# Vail to Aspen



## orthobiker

Want to ride from Vail to Aspen and return next day in early September. Does the bike path go the whole length. Is it suitable to ride in a pace line. It looks like a little over 100mi. Is that correct.

Would appreciate riding suggestions in the area. We live at sea level so may have trouble with high altitude climbing. All the riders have done the Death Ride but that "only" goes to 8,500'.


----------



## Bocephus Jones II

orthobiker said:


> Want to ride from Vail to Aspen and return next day in early September. Does the bike path go the whole length. Is it suitable to ride in a pace line. It looks like a little over 100mi. Is that correct.
> 
> Would appreciate riding suggestions in the area. We live at sea level so may have trouble with high altitude climbing. All the riders have done the Death Ride but that "only" goes to 8,500'.

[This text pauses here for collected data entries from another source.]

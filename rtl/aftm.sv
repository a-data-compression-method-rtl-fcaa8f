// aftm: adaptive fuzzy-tuning modeler.
//
// Supplies the coder with p(0|s), the probability that the next bit is 0
// in the current order-ORDER context s, and adapts it after every coded
// bit without any division:
//   p(0|s)     = Prb[Adr[s]]
//   Adr[s]    <= Adr[s] + Ost_bit,sigma[Adr[s]]
//   queue[s]  <= {queue[s], bit}
// where sigma is chosen from the state's history queue by fuzzy inference
// (switching activity sa, repeating activity ra -> fuzzy_step_rom).
//
// Operation: after rst_n or clear the modeler writes every Adr word with
// the index of p = 1/2 and every queue with zeros (2^ORDER cycles). It
// then reads Adr[s] and queue[s] (one cycle) and raises p_valid with p0.
// An upd pulse with upd_bit (accepted only while p_valid) writes the new
// pointer and queue of s, shifts upd_bit into the context, and p_valid
// drops for one cycle while the next state is read. So one bit can be
// modelled every second cycle.
//
// Follows the source design: Adr/Prb/Ost tables, five steps selected by
// fuzzy inference from a 10-bit per-state queue, order-o context. Own
// choices: the sigma used to update is computed from the queue before the
// current bit enters it; start-up values (pointer at p=1/2, queue all
// zeros, context all zeros); the two-cycle timing.
module aftm
  import aft_pkg::*;
#(
  parameter int unsigned ORDER = 16
) (
  input  logic             clk,
  input  logic             rst_n,
  input  logic             clear,      // restart: re-initialise all tables
  output logic             ready,      // initialisation finished
  output logic             p_valid,
  output prob_t            p0,         // p(0|s) * 256
  input  logic             upd,        // one bit coded under the current state
  input  logic             upd_bit,
  // observation
  output logic [ORDER-1:0] state,
  output prb_idx_t         adr_cur,
  output step_sel_t        step_sel
);
  typedef enum logic [1:0] {M_INIT, M_READ, M_READY} mstate_e;
  mstate_e mst;

  localparam prb_idx_t HALF_IDX = prb_idx_t'(prb_half_index());

  logic [ORDER-1:0] init_cnt;
  logic             rd_en, adr_we, q_we;
  logic [ORDER-1:0] wr_addr;
  prb_idx_t         adr_rd, adr_wd;
  queue_t           q_rd, q_wd;
  logic [3:0]       sa, ra;
  ost_t             ost;
  logic             do_upd;

  assign do_upd = upd && (mst == M_READY);

  context_reg #(.ORDER(ORDER)) u_ctx (
    .clk, .rst_n, .clear,
    .shift_en(do_upd), .bit_in(upd_bit), .state(state)
  );

  adr_table #(.ORDER(ORDER)) u_adr (
    .clk, .rd_en, .rd_addr(state), .rd_data(adr_rd),
    .we(adr_we), .wr_addr, .wr_data(adr_wd)
  );

  state_queue_mem #(.ORDER(ORDER)) u_q (
    .clk, .rd_en, .rd_addr(state), .rd_data(q_rd),
    .we(q_we), .wr_addr, .wr_data(q_wd)
  );

  activity_eval  u_act (.hist(q_rd), .sa, .ra);
  fuzzy_step_rom u_fz  (.sa, .ra, .step_sel);
  ost_rom        u_ost (.idx(adr_rd), .bit_in(upd_bit), .step_sel, .ost);
  prb_rom        u_prb (.idx(adr_rd), .p0);

  always_comb begin
    rd_en   = (mst == M_READ);
    adr_we  = 1'b0;
    q_we    = 1'b0;
    wr_addr = state;
    adr_wd  = HALF_IDX;
    q_wd    = '0;
    if (mst == M_INIT) begin
      adr_we  = 1'b1;
      q_we    = 1'b1;
      wr_addr = init_cnt;
    end else if (do_upd) begin
      adr_we  = 1'b1;
      q_we    = 1'b1;
      adr_wd  = prb_idx_t'(int'(adr_rd) + int'(ost));
      q_wd    = {q_rd[QUEUE_LEN-2:0], upd_bit};
    end
  end

  always_ff @(posedge clk or negedge rst_n) begin
    if (!rst_n) begin
      mst      <= M_INIT;
      init_cnt <= '0;
    end else if (clear) begin
      mst      <= M_INIT;
      init_cnt <= '0;
    end else begin
      case (mst)
        M_INIT: begin
          init_cnt <= init_cnt + 1'b1;
          if (&init_cnt) mst <= M_READ;
        end
        M_READ:  mst <= M_READY;
        M_READY: if (do_upd) mst <= M_READ;
        default: mst <= M_INIT;
      endcase
    end
  end

  assign ready   = (mst != M_INIT);
  assign p_valid = (mst == M_READY);
  assign adr_cur = adr_rd;

  // The pointer update never leaves the Prb table.
  a_ptr_in_range: assert property (@(posedge clk) disable iff (!rst_n)
    do_upd |-> (int'(adr_rd) + int'(ost) >= 0 && int'(adr_rd) + int'(ost) < int'(PRB_ENTRIES)));
endmodule
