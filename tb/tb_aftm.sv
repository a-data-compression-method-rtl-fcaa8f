// tb_aftm: runs the modeler against a software model of its tables.
// The model keeps, per state, a pointer and a 10-bit queue, counts sa and
// ra itself, takes the step and offset from the package's table functions
// (whose contents the ROM testbenches check) and follows the order-ORDER
// context. Checked: p0 for every bit, the step chosen, the initialisation
// time (2^ORDER cycles) and the two-cycle loop from upd to the next
// p_valid; a clear in the middle must restore the initial model.
`timescale 1ns/1ps
module tb_aftm;
  import aft_pkg::*;
  localparam int unsigned ORDER = 4;
  logic clk = 0, rst_n = 0, clear = 0, ready, p_valid, upd = 0, upd_bit = 0;
  prob_t p0;
  logic [ORDER-1:0] state;
  prb_idx_t adr_cur;
  step_sel_t step_sel;
  int checks = 0, failures = 0;
  always #5 clk = ~clk;
  aftm #(.ORDER(ORDER)) dut (.*);

  int m_adr [2**ORDER];
  int m_q   [2**ORDER];
  int ctx;

  task automatic model_reset();
    for (int s = 0; s < 2**ORDER; s++) begin m_adr[s] = int'(prb_half_index()); m_q[s] = 0; end
    ctx = 0;
  endtask

  task automatic check_init();
    int cyc = 0;
    while (!ready) begin @(posedge clk); cyc++; end
    checks++;
    if (cyc < 2**ORDER - 1 || cyc > 2**ORDER + 1) begin failures++; $display("FAIL init took %0d cycles", cyc); end
  endtask

  task automatic run_bits(int n, int bias);
    for (int i = 0; i < n; i++) begin
      int sa, ra, st, b, q, lat;
      lat = 0;
      @(negedge clk);
      while (!p_valid) begin @(negedge clk); lat++; end
      checks++;
      if (i > 0 && lat != 0) begin failures++; $display("FAIL loop latency %0d", lat + 1); end
      checks++;
      if (int'(p0) != prb_value(m_adr[ctx])) begin
        failures++; $display("FAIL bit %0d state %0d: p0 %0d vs %0d", i, ctx, p0, prb_value(m_adr[ctx]));
      end
      q = m_q[ctx];
      sa = 0; for (int k = 1; k < 10; k++) if (((q >> k) & 1) != ((q >> (k-1)) & 1)) sa++;
      ra = 1; while (ra < 10 && ((q >> ra) & 1) == (q & 1)) ra++;
      st = int'(fuzzy_step_index(sa, ra));
      checks++;
      if (int'(step_sel) != st) begin failures++; $display("FAIL step %0d vs %0d", step_sel, st); end
      b = ($urandom_range(0, 99) < bias) ? 1 : 0;
      upd = 1; upd_bit = b[0];
      m_adr[ctx] = m_adr[ctx] + ost_value(st, b[0], m_adr[ctx]);
      m_q[ctx] = ((q << 1) | b) & 1023;
      ctx = ((ctx << 1) | b) & (2**ORDER - 1);
      @(negedge clk);
      upd = 0;
    end
  endtask

  initial begin
    model_reset();
    repeat (2) @(posedge clk);
    rst_n <= 1;
    check_init();
    run_bits(3000, 20);
    run_bits(2000, 50);
    @(negedge clk); clear = 1; @(negedge clk); clear = 0;
    model_reset();
    check_init();
    run_bits(2000, 90);
    $display("TB_RESULT checks=%0d failures=%0d", checks, failures);
    $finish;
  end
  initial begin
    repeat (200000) @(posedge clk);
    failures++;
    $display("TB_RESULT checks=%0d failures=%0d", checks, failures);
    $finish;
  end
endmodule
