// aft_codec: lossless bit-stream codec by adaptive binary arithmetic coding
// with a fuzzy-tuned probability modeler.
//
// One modeler (aftm) and one coder that works in encoding or decoding
// mode. In encoding mode each input bit x is coded with p(0|s) for the
// context s of the ORDER previous bits and the modeler then adapts that
// state; the output is the compressed, bit-stuffed stream ending with the
// termination mark. In decoding mode the compressed stream comes in and
// the decoder, driving the identical modeler with the bits it recovers,
// reproduces the original bits. Both ends start from the same initial
// model, so a stream encoded after one start is decoded after another.
//
// Clocks: clk runs the codec, host_clk the host side; two asynchronous
// FIFOs (2 bits wide: data and last) connect them, so transfers and coding
// overlap. Host side: hin_* (bits to code, hin_last on the final one) and
// hout_* (result, hout_last on the final one), valid/ready handshakes.
// Core side: mode (0 encode, 1 decode) is sampled by a one-cycle start
// pulse, which also restarts the coder and re-initialises the modeler
// (2^ORDER cycles, model_ready low). done rises when the operation is over.
// The remaining outputs show internal events: carries, stuffing,
// termination and the chosen tuning step.
//
// Follows the source design: AFTM + coder organisation, the two modes,
// asynchronous I/O. Own choices: mode/start control, FIFO depth, resets
// (rst_n and host_rst_n active low, to be asserted together).
module aft_codec
  import aft_pkg::*;
#(
  parameter int unsigned ORDER   = 16,
  parameter int unsigned W       = 16,
  parameter int unsigned K       = 16,
  parameter int unsigned FIFO_AW = 4
) (
  input  logic      clk,
  input  logic      rst_n,
  input  logic      mode,
  input  logic      start,
  output logic      model_ready,
  output logic      done,
  // host side
  input  logic      host_clk,
  input  logic      host_rst_n,
  input  logic      hin_valid,
  input  logic      hin_bit,
  input  logic      hin_last,
  output logic      hin_ready,
  output logic      hout_valid,
  output logic      hout_bit,
  output logic      hout_last,
  input  logic      hout_ready,
  // events (clk domain)
  output logic      ev_coded,      // one bit encoded or decoded
  output logic      ev_carry,      // encoder carry into R / decoder carry from "01"
  output logic      ev_stuff,      // encoder stuffing
  output logic      ev_relabel,    // encoder stuffing completed by a carry
  output logic      ev_end,        // decoder found the termination mark
  output step_sel_t ev_step        // tuning step chosen for the coded bit
);
  logic mode_q;

  // core-side FIFO ends
  logic       ci_valid, ci_ready, co_valid, co_ready;
  logic [1:0] ci_data, co_data;

  // modeler
  logic  p_valid, upd, upd_bit;
  prob_t p0;
  logic [ORDER-1:0] state;
  prb_idx_t adr_cur;

  // encoder / decoder
  logic e_in_ready, e_upd, e_upd_bit, e_out_valid, e_out_bit, e_out_last, e_done;
  logic e_carry, e_stuff, e_relabel;
  logic d_in_ready, d_upd, d_upd_bit, d_out_valid, d_out_bit, d_out_last, d_done;
  logic d_carry, d_end;

  always_ff @(posedge clk or negedge rst_n) begin
    if (!rst_n)     mode_q <= 1'b0;
    else if (start) mode_q <= mode;
  end

  async_fifo #(.WIDTH(2), .ADDR_W(FIFO_AW)) u_fifo_in (
    .wclk(host_clk), .wrst_n(host_rst_n), .wvalid(hin_valid), .wdata({hin_last, hin_bit}),
    .wready(hin_ready),
    .rclk(clk), .rrst_n(rst_n), .rvalid(ci_valid), .rdata(ci_data), .rready(ci_ready)
  );

  async_fifo #(.WIDTH(2), .ADDR_W(FIFO_AW)) u_fifo_out (
    .wclk(clk), .wrst_n(rst_n), .wvalid(co_valid), .wdata(co_data), .wready(co_ready),
    .rclk(host_clk), .rrst_n(host_rst_n), .rvalid(hout_valid), .rdata({hout_last, hout_bit}),
    .rready(hout_ready)
  );

  aftm #(.ORDER(ORDER)) u_aftm (
    .clk, .rst_n, .clear(start), .ready(model_ready),
    .p_valid, .p0, .upd, .upd_bit,
    .state, .adr_cur, .step_sel(ev_step)
  );

  bac_encoder #(.W(W), .K(K)) u_enc (
    .clk, .rst_n, .start,
    .in_valid(ci_valid && !mode_q), .in_bit(ci_data[0]), .in_last(ci_data[1]),
    .in_ready(e_in_ready),
    .p_valid(p_valid && !mode_q), .p0, .upd(e_upd), .upd_bit(e_upd_bit),
    .out_ready(co_ready), .out_valid(e_out_valid), .out_bit(e_out_bit),
    .out_last(e_out_last), .done(e_done),
    .carry_evt(e_carry), .stuff_evt(e_stuff), .relabel_evt(e_relabel)
  );

  bac_decoder #(.W(W), .K(K)) u_dec (
    .clk, .rst_n, .start,
    .in_valid(ci_valid && mode_q), .in_bit(ci_data[0]), .in_last(ci_data[1]),
    .in_ready(d_in_ready),
    .p_valid(p_valid && mode_q), .p0, .upd(d_upd), .upd_bit(d_upd_bit),
    .out_ready(co_ready), .out_valid(d_out_valid), .out_bit(d_out_bit),
    .out_last(d_out_last), .done(d_done),
    .carry_evt(d_carry), .end_evt(d_end)
  );

  always_comb begin
    if (!mode_q) begin
      ci_ready = e_in_ready;
      upd      = e_upd;
      upd_bit  = e_upd_bit;
      co_valid = e_out_valid;
      co_data  = {e_out_last, e_out_bit};
      done     = e_done;
      ev_carry = e_carry;
    end else begin
      ci_ready = d_in_ready;
      upd      = d_upd;
      upd_bit  = d_upd_bit;
      co_valid = d_out_valid;
      co_data  = {d_out_last, d_out_bit};
      done     = d_done;
      ev_carry = d_carry;
    end
  end

  assign ev_coded   = upd;
  assign ev_stuff   = !mode_q && e_stuff;
  assign ev_relabel = !mode_q && e_relabel;
  assign ev_end     = mode_q && d_end;
endmodule
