// tb_aft_codec: end-to-end test of the codec.
//
// Generates bit sequences of different character (strongly biased,
// Markov with long runs, a repeating pattern, uniform random), encodes each
// in mode 0, decodes the captured stream in mode 1 and checks that the
// decoded bits equal the input, bit for bit and in number. The host clock
// runs at a different rate from the core clock. Besides the round trip it
// counts the mechanisms of the design and fails if any never happened:
// encoder carries into R, stuffing after K ones, stuffing completed by a
// carry (relabelling), decoder carries from a "01" stuffed pair, the
// termination mark, every one of the five tuning steps, output back-pressure
// stalls and both modes. It also checks the coding rate: with no
// back-pressure, at most 50/12 core cycles per coded bit (12 Mbit/s at
// 50 MHz). Parameters are reduced (ORDER 8, K 4) to make rare events
// frequent and the run short; tb_aft_codec_full runs the defaults.
`timescale 1ns/1ps
module tb_aft_codec;
  localparam int unsigned ORDER = 8;
  localparam int unsigned K     = 4;
  localparam int unsigned NBITS = 6000;

  logic clk = 0, host_clk = 0, rst_n = 0, host_rst_n = 0;
  always #5 clk = ~clk;
  always #3.5 host_clk = ~host_clk;

  logic mode = 0, start = 0, model_ready, done;
  logic hin_valid = 0, hin_bit = 0, hin_last = 0, hin_ready;
  logic hout_valid, hout_bit, hout_last, hout_ready = 1;
  logic ev_coded, ev_carry, ev_stuff, ev_relabel, ev_end;
  logic [2:0] ev_step;

  aft_codec #(.ORDER(ORDER), .W(16), .K(K), .FIFO_AW(4)) dut (.*);

  int checks = 0, failures = 0;
  bit src [NBITS];
  bit comp [$];
  bit dec [$];
  int n_carry_enc = 0, n_carry_dec = 0, n_stuff = 0, n_relabel = 0, n_end = 0;
  int n_stall = 0, n_coded_enc = 0, n_coded_dec = 0;
  int n_step [5] = '{0, 0, 0, 0, 0};
  int enc_cycles = 0;
  bit counting = 0, bp_on = 0;

  // sampled on the falling edge, away from the core's register updates
  always @(negedge clk) begin
    if (ev_carry && !dut.mode_q) n_carry_enc++;
    if (ev_carry && dut.mode_q)  n_carry_dec++;
    if (ev_stuff)   n_stuff++;
    if (ev_relabel) n_relabel++;
    if (ev_end)     n_end++;
    if (ev_coded) begin
      n_step[ev_step]++;
      if (dut.mode_q) n_coded_dec++; else n_coded_enc++;
    end
    if (dut.u_enc.u_sb.op_valid && !dut.co_ready) n_stall++;
    if (counting) enc_cycles++;
  end

  always @(posedge host_clk) hout_ready <= bp_on ? ($urandom_range(0, 9) == 0) : 1'b1;

  task automatic make_data(input int kind);
    bit prev = 0;
    for (int i = 0; i < NBITS; i++) begin
      case (kind)
        0: src[i] = ($urandom_range(0, 99) < 6);                        // biased
        1: begin src[i] = ($urandom_range(0, 99) < 3) ? ~prev : prev; prev = src[i]; end
        2: src[i] = bit'((i % 7) == 0 || (i % 7) == 3);                 // pattern
        default: src[i] = bit'($urandom_range(0, 1));                   // random
      endcase
    end
  endtask

  task automatic do_start(input bit m);
    @(posedge clk); mode <= m; start <= 1;
    @(posedge clk); start <= 0;
    wait (model_ready);
  endtask

  // Drive bits on the host side while collecting the output.
  task automatic run(input bit m, input int n, output bit res [$]);
    res = {};
    fork
      begin
        for (int i = 0; i < n; i++) begin
          @(posedge host_clk);
          hin_valid <= 1;
          hin_bit   <= m ? comp[i] : src[i];
          hin_last  <= (i == n - 1);
          do @(posedge host_clk); while (!hin_ready);
          hin_valid <= 0;
          hin_last  <= 0;
        end
      end
      begin
        bit fin = 0;
        while (!fin) begin
          @(posedge host_clk);
          if (hout_valid && hout_ready) begin
            res.push_back(hout_bit);
            fin = hout_last;
          end
        end
      end
    join
  endtask

  // Faster driver: keeps hin_valid high (for the rate measurement).
  task automatic run_fast(input int n, output bit res [$]);
    res = {};
    fork
      begin
        int i = 0;
        hin_valid <= 1; hin_bit <= src[0]; hin_last <= (n == 1);
        while (i < n) begin
          @(posedge host_clk);
          if (hin_ready) begin
            i++;
            if (i < n) begin hin_bit <= src[i]; hin_last <= (i == n - 1); end
            else hin_valid <= 0;
          end
        end
        hin_last <= 0;
      end
      begin
        bit fin = 0;
        while (!fin) begin
          @(posedge host_clk);
          if (hout_valid && hout_ready) begin
            res.push_back(hout_bit);
            fin = hout_last;
          end
        end
      end
    join
  endtask

  initial begin
    bit got [$];
    int bits_in, bits_out;
    repeat (5) @(posedge clk);
    rst_n = 1; host_rst_n = 1;
    for (int kind = 0; kind < 4; kind++) begin
      make_data(kind);
      bp_on = (kind == 1);
      do_start(0);
      if (kind == 3) begin
        counting = 1;
        run_fast(NBITS, got);
        counting = 0;
      end else begin
        run(0, NBITS, got);
      end
      comp = got;
      wait (done);
      do_start(1);
      run(1, comp.size(), dec);
      wait (done);
      checks++;
      if (dec.size() != NBITS) begin
        failures++;
        $display("FAIL kind %0d: decoded %0d bits, expected %0d", kind, dec.size(), NBITS);
      end
      for (int i = 0; i < NBITS && i < dec.size(); i++) begin
        checks++;
        if (dec[i] != src[i]) begin
          failures++;
          if (failures < 10) $display("FAIL kind %0d bit %0d: got %0d want %0d", kind, i, dec[i], src[i]);
        end
      end
      $display("kind %0d: %0d bits -> %0d coded bits", kind, NBITS, comp.size());
      if (kind == 0) begin
        checks++;   // a source with H(0.06) ~ 0.33 bit/bit must compress
        if (comp.size() > NBITS / 2) begin failures++; $display("FAIL biased source not compressed"); end
      end
      if (kind == 3) begin
        real cpb;
        cpb = real'(enc_cycles) / real'(NBITS);
        $display("encode rate: %0d cycles for %0d bits = %f cycles/bit", enc_cycles, NBITS, cpb);
        checks++;
        if (cpb > 50.0 / 12.0) begin failures++; $display("FAIL rate below 12 Mbit/s at 50 MHz"); end
      end
    end
    $display("events: enc carries %0d, stuffings %0d, relabels %0d, dec carries %0d, end marks %0d, stalls %0d",
             n_carry_enc, n_stuff, n_relabel, n_carry_dec, n_end, n_stall);
    $display("steps used: %0d %0d %0d %0d %0d; coded enc %0d dec %0d",
             n_step[0], n_step[1], n_step[2], n_step[3], n_step[4], n_coded_enc, n_coded_dec);
    checks++; if (n_carry_enc == 0) begin failures++; $display("FAIL no encoder carry"); end
    checks++; if (n_stuff == 0)     begin failures++; $display("FAIL no stuffing"); end
    checks++; if (n_relabel == 0)   begin failures++; $display("FAIL no relabelled stuffing"); end
    checks++; if (n_carry_dec == 0) begin failures++; $display("FAIL no decoder carry"); end
    checks++; if (n_end != 4)       begin failures++; $display("FAIL end marks %0d", n_end); end
    checks++; if (n_stall == 0)     begin failures++; $display("FAIL no back-pressure stall"); end
    for (int s = 0; s < 5; s++) begin
      checks++; if (n_step[s] == 0) begin failures++; $display("FAIL step %0d never chosen", s); end
    end
    checks++; if (n_coded_enc != 4 * NBITS || n_coded_dec != 4 * NBITS) begin
      failures++; $display("FAIL coded counts");
    end
    $display("TB_RESULT checks=%0d failures=%0d", checks, failures);
    $finish;
  end

  initial begin
    repeat (3_000_000) @(posedge clk);
    failures++;
    $display("FAIL watchdog");
    $display("TB_RESULT checks=%0d failures=%0d", checks, failures);
    $finish;
  end
endmodule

Path does not go the whole way. Hoping you weren't planning to ride I-70. I personally wouldn't do that route on a bike even if it is legal. Probably best to go via Leadville and then head 82 west to Aspen--the big variable is gonna be Independence pass which is usually open till Oct, but can close earlier depending on snow (late Sept would be pushing it IMO). Coming up that side via Twin Lakes is a lot easier than going the other way which is steeper and narrower. You can also head to aspen from Glenwood spgs and there is a bike path once you get near Carbondale that goes almost all the way to Aspen. That is a really nice ride. If you like you can then go over Independence, but again the variable would be weather at that time of year and it's a LOT steeper from the Aspen side.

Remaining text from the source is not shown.